**** DATASET EXTRACT ****

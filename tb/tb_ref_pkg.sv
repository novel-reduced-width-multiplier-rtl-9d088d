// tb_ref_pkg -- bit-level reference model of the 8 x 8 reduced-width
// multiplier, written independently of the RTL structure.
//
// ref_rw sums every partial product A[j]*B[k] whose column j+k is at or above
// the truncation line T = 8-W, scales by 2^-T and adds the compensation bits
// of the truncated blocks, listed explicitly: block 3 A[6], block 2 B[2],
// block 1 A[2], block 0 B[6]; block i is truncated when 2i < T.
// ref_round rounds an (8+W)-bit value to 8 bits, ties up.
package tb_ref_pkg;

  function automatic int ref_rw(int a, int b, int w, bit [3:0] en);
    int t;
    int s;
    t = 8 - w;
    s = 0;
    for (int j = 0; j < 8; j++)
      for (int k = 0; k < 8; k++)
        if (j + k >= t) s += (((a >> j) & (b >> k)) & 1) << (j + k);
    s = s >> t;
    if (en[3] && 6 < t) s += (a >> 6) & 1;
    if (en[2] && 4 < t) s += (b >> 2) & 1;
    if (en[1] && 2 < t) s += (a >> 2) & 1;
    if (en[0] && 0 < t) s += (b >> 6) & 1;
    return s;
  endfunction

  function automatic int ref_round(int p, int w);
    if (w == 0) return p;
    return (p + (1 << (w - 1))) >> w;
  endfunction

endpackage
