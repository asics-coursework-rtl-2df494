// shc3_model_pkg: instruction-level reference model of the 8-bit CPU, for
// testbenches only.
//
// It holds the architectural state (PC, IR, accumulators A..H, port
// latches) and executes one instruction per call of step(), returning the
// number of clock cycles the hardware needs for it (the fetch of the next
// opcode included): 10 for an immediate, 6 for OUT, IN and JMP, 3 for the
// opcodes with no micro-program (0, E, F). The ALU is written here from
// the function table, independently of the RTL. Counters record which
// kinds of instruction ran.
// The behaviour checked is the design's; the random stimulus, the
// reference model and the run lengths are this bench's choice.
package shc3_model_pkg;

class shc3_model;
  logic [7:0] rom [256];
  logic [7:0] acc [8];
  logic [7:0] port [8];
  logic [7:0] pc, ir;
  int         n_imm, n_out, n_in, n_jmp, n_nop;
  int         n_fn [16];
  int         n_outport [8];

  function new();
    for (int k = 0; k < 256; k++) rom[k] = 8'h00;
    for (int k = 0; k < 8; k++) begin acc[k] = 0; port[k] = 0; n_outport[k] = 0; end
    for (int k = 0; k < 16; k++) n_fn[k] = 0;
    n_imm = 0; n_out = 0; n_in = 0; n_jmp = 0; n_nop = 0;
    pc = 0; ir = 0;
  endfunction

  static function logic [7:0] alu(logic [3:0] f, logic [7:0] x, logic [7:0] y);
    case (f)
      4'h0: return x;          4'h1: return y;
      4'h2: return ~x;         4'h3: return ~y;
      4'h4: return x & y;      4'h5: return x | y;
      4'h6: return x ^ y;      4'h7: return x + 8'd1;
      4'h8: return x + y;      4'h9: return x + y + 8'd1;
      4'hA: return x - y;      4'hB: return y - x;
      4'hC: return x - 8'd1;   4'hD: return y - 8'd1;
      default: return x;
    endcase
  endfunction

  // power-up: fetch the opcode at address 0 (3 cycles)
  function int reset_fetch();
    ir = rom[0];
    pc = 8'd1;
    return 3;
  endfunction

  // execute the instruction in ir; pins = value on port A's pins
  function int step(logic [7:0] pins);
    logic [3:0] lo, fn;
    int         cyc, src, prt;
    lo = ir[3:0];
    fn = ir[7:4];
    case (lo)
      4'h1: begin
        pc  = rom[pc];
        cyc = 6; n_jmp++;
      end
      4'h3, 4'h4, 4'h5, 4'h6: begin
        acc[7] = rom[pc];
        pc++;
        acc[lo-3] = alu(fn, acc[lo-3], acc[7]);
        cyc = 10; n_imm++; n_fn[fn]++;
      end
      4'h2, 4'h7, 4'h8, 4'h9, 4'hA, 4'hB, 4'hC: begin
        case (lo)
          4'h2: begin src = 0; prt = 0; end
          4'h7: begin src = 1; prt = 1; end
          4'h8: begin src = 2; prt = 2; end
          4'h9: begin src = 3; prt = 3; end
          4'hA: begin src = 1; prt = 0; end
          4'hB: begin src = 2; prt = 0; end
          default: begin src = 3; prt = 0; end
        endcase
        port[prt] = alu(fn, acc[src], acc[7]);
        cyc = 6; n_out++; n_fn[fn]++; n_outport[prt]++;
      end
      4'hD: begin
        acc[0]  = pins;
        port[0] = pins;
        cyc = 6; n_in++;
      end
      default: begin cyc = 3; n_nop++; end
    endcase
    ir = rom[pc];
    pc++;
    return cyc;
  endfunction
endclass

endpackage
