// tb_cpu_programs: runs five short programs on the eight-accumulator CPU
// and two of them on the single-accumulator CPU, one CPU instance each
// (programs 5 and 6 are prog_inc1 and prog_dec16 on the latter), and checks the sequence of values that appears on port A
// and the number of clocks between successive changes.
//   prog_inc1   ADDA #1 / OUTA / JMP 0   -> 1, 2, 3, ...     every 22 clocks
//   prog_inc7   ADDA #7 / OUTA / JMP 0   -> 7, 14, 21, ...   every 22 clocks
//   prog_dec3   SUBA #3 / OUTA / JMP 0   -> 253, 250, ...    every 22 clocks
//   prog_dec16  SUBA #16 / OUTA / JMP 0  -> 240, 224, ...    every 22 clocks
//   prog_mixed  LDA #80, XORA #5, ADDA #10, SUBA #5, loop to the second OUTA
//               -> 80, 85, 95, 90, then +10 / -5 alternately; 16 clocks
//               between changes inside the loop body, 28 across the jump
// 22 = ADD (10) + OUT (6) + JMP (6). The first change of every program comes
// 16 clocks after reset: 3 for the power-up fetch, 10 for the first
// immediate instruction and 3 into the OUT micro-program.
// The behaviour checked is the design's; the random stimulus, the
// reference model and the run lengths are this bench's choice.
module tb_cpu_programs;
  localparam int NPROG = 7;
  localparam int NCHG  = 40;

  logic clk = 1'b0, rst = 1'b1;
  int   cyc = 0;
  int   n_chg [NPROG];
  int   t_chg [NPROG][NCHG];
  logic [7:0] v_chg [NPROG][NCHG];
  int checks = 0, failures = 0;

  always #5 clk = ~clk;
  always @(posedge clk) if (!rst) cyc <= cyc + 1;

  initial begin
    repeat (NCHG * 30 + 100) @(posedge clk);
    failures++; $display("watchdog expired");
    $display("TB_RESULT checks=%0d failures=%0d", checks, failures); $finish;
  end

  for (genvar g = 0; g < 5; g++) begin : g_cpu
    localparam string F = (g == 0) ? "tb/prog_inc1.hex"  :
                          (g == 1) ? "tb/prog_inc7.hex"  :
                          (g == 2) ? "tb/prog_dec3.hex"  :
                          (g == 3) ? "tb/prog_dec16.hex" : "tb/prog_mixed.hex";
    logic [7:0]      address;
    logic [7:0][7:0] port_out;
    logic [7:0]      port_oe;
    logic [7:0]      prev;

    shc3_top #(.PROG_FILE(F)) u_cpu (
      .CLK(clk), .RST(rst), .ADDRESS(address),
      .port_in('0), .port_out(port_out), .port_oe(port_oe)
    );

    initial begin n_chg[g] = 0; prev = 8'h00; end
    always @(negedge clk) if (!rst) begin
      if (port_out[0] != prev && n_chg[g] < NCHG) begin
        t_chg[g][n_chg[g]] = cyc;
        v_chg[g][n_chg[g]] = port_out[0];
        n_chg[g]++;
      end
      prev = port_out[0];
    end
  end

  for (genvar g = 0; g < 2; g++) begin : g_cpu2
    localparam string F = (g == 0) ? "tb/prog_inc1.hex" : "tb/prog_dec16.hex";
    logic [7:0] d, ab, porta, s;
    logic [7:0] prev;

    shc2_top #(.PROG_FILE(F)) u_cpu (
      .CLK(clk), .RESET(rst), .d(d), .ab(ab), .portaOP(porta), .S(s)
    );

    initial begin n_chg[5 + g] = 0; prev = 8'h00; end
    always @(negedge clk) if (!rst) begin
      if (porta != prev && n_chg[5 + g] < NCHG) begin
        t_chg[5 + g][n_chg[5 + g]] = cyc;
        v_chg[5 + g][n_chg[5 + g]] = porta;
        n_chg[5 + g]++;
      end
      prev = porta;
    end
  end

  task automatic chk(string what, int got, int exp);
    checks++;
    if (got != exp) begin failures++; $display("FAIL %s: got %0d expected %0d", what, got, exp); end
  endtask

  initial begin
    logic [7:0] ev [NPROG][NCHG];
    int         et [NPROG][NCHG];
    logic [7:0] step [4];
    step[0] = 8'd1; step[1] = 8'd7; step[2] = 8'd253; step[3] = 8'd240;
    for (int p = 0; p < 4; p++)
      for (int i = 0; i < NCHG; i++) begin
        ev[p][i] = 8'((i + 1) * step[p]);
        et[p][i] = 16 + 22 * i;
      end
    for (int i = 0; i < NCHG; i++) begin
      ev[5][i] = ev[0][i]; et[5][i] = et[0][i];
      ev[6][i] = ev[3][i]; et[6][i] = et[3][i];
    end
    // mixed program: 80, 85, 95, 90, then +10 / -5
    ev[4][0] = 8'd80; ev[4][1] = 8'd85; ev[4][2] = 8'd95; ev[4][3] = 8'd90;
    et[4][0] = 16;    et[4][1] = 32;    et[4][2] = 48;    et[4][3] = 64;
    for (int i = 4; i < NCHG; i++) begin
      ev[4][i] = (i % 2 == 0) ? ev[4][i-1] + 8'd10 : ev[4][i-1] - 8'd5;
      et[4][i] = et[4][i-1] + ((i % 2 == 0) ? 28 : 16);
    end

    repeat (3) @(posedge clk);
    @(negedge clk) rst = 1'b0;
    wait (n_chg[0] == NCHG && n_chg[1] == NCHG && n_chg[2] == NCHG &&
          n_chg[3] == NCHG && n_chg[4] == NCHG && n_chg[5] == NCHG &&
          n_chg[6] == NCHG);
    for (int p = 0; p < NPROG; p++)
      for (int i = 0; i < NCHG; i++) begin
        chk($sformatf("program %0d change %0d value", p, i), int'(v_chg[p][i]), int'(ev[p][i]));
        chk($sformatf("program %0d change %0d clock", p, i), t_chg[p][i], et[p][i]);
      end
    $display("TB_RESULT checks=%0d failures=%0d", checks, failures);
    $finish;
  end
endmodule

****

* [WORK TO BE COMPLETED]
The lines in the records above that include the word "SUBA" must be copied out.

* [REPLY]
//   prog_dec3   SUBA #3 / OUTA / JMP 0   -> 253, 250, ...    every 22 clocks
//   prog_dec16  SUBA #16 / OUTA / JMP 0  -> 240, 224, ...    every 22 clocks
//   prog_mixed  LDA #80, XORA #5, ADDA #10, SUBA #5, loop to the second OUTA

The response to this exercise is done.